Global corporates can no longer be sued in the US for triple damages for losses caused purely by cartels in operation in other countries, after the US Supreme Court overruled a controversial Washington DC Court of Appeals decision in a vitamin price-fixing case last week.
America’s highest court ruled that where losses that occur elsewhere on the globe are independent of cartel activity in the US, foreign claimants can no longer bring actions in the US courts.
However, the Supreme Court expressly left open the question of whether US courts would hear cases where no losses would have been suffered abroad ‘but for’ a price cartel in the US - for example, if a US cartel prevented foreign purchasers from buying easily transportable goods cheaply in the US instead of their home country.

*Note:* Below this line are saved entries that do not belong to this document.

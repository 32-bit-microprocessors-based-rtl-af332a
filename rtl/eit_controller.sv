// eit_controller: selection of the next EIT (exception, interrupt, trap)
// and its vector.
//
// Sources, highest priority first:
//   reset                               vector 00h
//   an exception or trap from execution vector supplied by the E-stage
//                                       (for example 1Ah zero divide, 20h+n TRAPA n)
//   an external interrupt of level n    vector 40h+n, or the vector read from
//                                       the bus (80h..FCh) when int_vectored = 1
//   a delayed interrupt of level n      vector 50h+n
// Interrupt levels run from 0 (most urgent) to 14. An interrupt of level n is
// accepted only if n is below the IMASK field of the PSW; otherwise it stays
// pending. The delayed interrupt is requested by software writing a level
// into the DIR register kept here (15 = no request); it waits until IMASK
// allows it and is cleared when it is taken. Between an external and a
// delayed interrupt the lower level wins, the external one on a tie.
//
// eit_req/eit_vec/eit_addr are combinational; eit_addr = EITVB + 8 * vector
// is the entry of the EIT vector table the processor reads next. The E-stage
// acknowledges with eit_ack in the clock it starts EIT processing.
// The vector numbers, their table offsets and the IMASK rule follow the
// document; the level encoding, the priority order and DIR = 15 meaning
// "none" are this design's choices.
module eit_controller
  import gm_pkg::*;
(
  input  logic        clk,
  input  logic        rst_n,
  input  logic        reset_req,
  input  logic        exc_req,
  input  logic [7:0]  exc_vec,
  input  logic        int_req,
  input  logic [3:0]  int_level,
  input  logic        int_vectored,
  input  logic [7:0]  int_vector,
  input  logic [3:0]  imask,
  input  logic [31:0] eitvb,
  input  logic        dir_we,
  input  logic [3:0]  dir_wdata,
  output logic [3:0]  dir_q,
  output logic        eit_req,
  output logic [7:0]  eit_vec,
  output logic [31:0] eit_addr,
  input  logic        eit_ack
);
  logic int_ok, di_ok, take_di;

  assign int_ok = int_req && int_level != 4'hf && int_level < imask;
  assign di_ok  = dir_q != 4'hf && dir_q < imask;

  always_comb begin
    take_di = 1'b0;
    eit_req = 1'b1;
    if (reset_req)      eit_vec = VEC_RESET;
    else if (exc_req)   eit_vec = exc_vec;
    else if (int_ok && !(di_ok && dir_q < int_level))
      eit_vec = int_vectored ? int_vector : VEC_INT0 + {4'd0, int_level};
    else if (di_ok) begin
      eit_vec = VEC_DI0 + {4'd0, dir_q};
      take_di = 1'b1;
    end else begin
      eit_vec = '0;
      eit_req = 1'b0;
    end
    eit_addr = eitvb + {21'd0, eit_vec, 3'b000};
  end

  always_ff @(posedge clk or negedge rst_n) begin
    if (!rst_n) dir_q <= 4'hf;
    else if (eit_ack && take_di) dir_q <= 4'hf;
    else if (dir_we) dir_q <= dir_wdata;
  end
endmodule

The Supreme Court said it could not rule on this issue because the matter had not been raised in the Court of Appeals.
Michael Sanders, a litigation partner at City firm Linklaters, said: ‘It surprises me that the "but for" argument wasn’t run in the Court of Appeals. But it is very likely that the plaintiffs will go back to the Court of Appeals with this argument - given that the sums of money involved and the matters of principle riding on it are immense.

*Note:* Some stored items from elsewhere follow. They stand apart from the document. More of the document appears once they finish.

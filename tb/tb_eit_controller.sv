// tb_eit_controller: self-checking test of EIT selection.
// Random combinations of reset, exception, external interrupt (auto-vectored
// and externally vectored), IMASK and a DIR level are compared with a
// reference priority function; the vector table address is checked as
// EITVB + 8 * vector (for example INT 3 -> offset 218h, DI 2 -> 290h). A
// delayed interrupt must stay pending while IMASK blocks it and be cleared
// when it is taken.
module tb_eit_controller;
  import gm_pkg::*;
  logic clk = 0, rst_n = 0;
  logic reset_req, exc_req, int_req, int_vectored, dir_we, eit_req, eit_ack;
  logic [7:0] exc_vec, int_vector, eit_vec;
  logic [3:0] int_level, imask, dir_wdata, dir_q;
  logic [31:0] eitvb, eit_addr;
  int checks = 0, failures = 0;

  eit_controller dut (.*);
  always #5 clk = ~clk;

  task automatic check(bit cond, string what);
    checks++;
    if (!cond) begin failures++; $display("FAIL: %s at %0t", what, $time); end
  endtask

  initial begin
    #2000000 failures++;
    $display("TB_RESULT checks=%0d failures=%0d", checks, failures);
    $finish;
  end

  logic [3:0] mdir;
  initial begin
    reset_req = 0; exc_req = 0; int_req = 0; int_vectored = 0; dir_we = 0; eit_ack = 0;
    exc_vec = 0; int_vector = 0; int_level = 0; imask = 15; dir_wdata = 15; eitvb = 32'h0001_0000;
    repeat (2) @(posedge clk);
    rst_n = 1;
    // directed: INT 3 and DI 2 offsets from the vector table
    @(negedge clk); int_req = 1; int_level = 3; #1;
    check(eit_req && eit_vec == 8'h43 && eit_addr == 32'h0001_0218, "INT3 vector");
    int_req = 0; dir_we = 1; dir_wdata = 2; imask = 2;
    @(negedge clk); dir_we = 0; #1;
    check(!eit_req && dir_q == 2, "DI 2 held while IMASK = 2");
    imask = 3; #1;
    check(eit_req && eit_vec == 8'h52 && eit_addr == 32'h0001_0290, "DI2 accepted when IMASK = 3");
    eit_ack = 1; @(negedge clk); eit_ack = 0; #1;
    check(dir_q == 15 && !eit_req, "DIR cleared when taken");
    // random against the model
    mdir = 15;
    for (int n = 0; n < 5000; n++) begin
      logic [7:0] ev;
      bit er, io, dio, tdi;
      @(negedge clk);
      reset_req    = ($urandom_range(0, 20) == 0);
      exc_req      = ($urandom_range(0, 6) == 0);
      exc_vec      = $urandom;
      int_req      = $urandom_range(0, 1);
      int_level    = $urandom;
      int_vectored = $urandom_range(0, 1);
      int_vector   = 8'h80 + 8'($urandom_range(0, 31) * 4);
      imask        = $urandom;
      eitvb        = {$urandom, 3'b000};
      dir_we       = ($urandom_range(0, 4) == 0);
      dir_wdata    = $urandom;
      eit_ack      = $urandom_range(0, 1);
      #1;
      io  = int_req && int_level != 15 && int_level < imask;
      dio = mdir != 15 && mdir < imask;
      tdi = 0; er = 1;
      if (reset_req) ev = 8'h00;
      else if (exc_req) ev = exc_vec;
      else if (io && !(dio && mdir < int_level)) ev = int_vectored ? int_vector : 8'h40 + int_level;
      else if (dio) begin ev = 8'h50 + mdir; tdi = 1; end
      else begin ev = 0; er = 0; end
      check(eit_req == er && (!er || eit_vec == ev), "selection");
      check(dir_q == mdir, "DIR");
      if (er) check(eit_addr == eitvb + 8 * ev, "vector table address");
      @(posedge clk);
      if (eit_ack && tdi) mdir = 15;
      else if (dir_we) mdir = dir_wdata;
    end
    $display("TB_RESULT checks=%0d failures=%0d", checks, failures);
    $finish;
  end
endmodule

‘The Supreme Court has given as clear an indication as it can that there is another avenue to explore, and it will be explored - there is so much at stake.’

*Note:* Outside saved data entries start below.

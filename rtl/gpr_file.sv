// gpr_file: the sixteen 32-bit general registers R0 to R15.
//
// R14 serves as the frame pointer and R15 as the stack pointer. There is one
// stack pointer for each protection ring (SP0 to SP3) and one for interrupt
// processing (SPI); R15 names whichever of them is selected by the current
// ring (ring) and the interrupt-processing flag (int_mode), so that changing
// ring or entering an interrupt switches stacks with no register copying.
// Two combinational read ports for the E-stage, two for operand address
// generation in the A-stage (ag_ra/ag_rd), a fifth for observation, direct
// outputs of R0..R4, and one write port (written at the clock
// edge); sp_sel shows which stack pointer R15 currently is.
//
// The register count, width, R14/R15 roles and the per-ring and interrupt
// stack pointers follow the document. Where ring and int_mode come from (in
// the architecture, fields of the PSW) is left to the surrounding logic, and
// clearing all registers at reset is this design's choice.
module gpr_file (
  input  logic        clk,
  input  logic        rst_n,
  input  logic [1:0]  ring,
  input  logic        int_mode,
  input  logic [3:0]  ra,
  output logic [31:0] rd_a,
  input  logic [3:0]  rb,
  output logic [31:0] rd_b,
  input  logic        we,
  input  logic [3:0]  wa,
  input  logic [31:0] wd,
  output logic [2:0]  sp_sel,
  output logic [31:0] r0_r4 [5],   // R0..R4 read directly (bitmap operands)
  input  logic [3:0]  ag_ra [2],   // A-stage base and index register
  output logic [31:0] ag_rd [2],
  input  logic [3:0]  dbg_ra,      // read port for observation
  output logic [31:0] dbg_rd
);
  logic [31:0] r  [15];  // R0..R14
  logic [31:0] sp [5];   // SP0..SP3, SPI (index 4)

  assign sp_sel = int_mode ? 3'd4 : {1'b0, ring};

  function automatic logic [31:0] rd(input logic [3:0] a, input logic [31:0] spv);
    return (a == 4'd15) ? spv : r[a];
  endfunction

  assign rd_a = rd(ra, sp[sp_sel]);
  assign rd_b = rd(rb, sp[sp_sel]);
  assign dbg_rd = rd(dbg_ra, sp[sp_sel]);
  assign ag_rd[0] = rd(ag_ra[0], sp[sp_sel]);
  assign ag_rd[1] = rd(ag_ra[1], sp[sp_sel]);
  for (genvar i = 0; i < 5; i++) begin : g_low
    assign r0_r4[i] = r[i];
  end

  always_ff @(posedge clk or negedge rst_n) begin
    if (!rst_n) begin
      for (int i = 0; i < 15; i++) r[i] <= '0;
      for (int i = 0; i < 5; i++)  sp[i] <= '0;
    end else if (we) begin
      if (wa == 4'd15) sp[sp_sel] <= wd;
      else             r[wa]      <= wd;
    end
  end
endmodule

Jettie Van Caenegem, vice-chairwoman of the European Company Lawyers Association and director of legal affairs at UCB SA, one of the defendants in the case, said: ‘This was a good result consistent with the principles of comity that there should not be an ever-increasing expansion of the reach of American courts.’
Meanwhile, national firm Irwin Mitchell announced it was joining US firm Cohen Milstein Hausfeld & Toll in launching a series of claims in the UK on behalf of clients claiming to be victims of the vitamins cartel.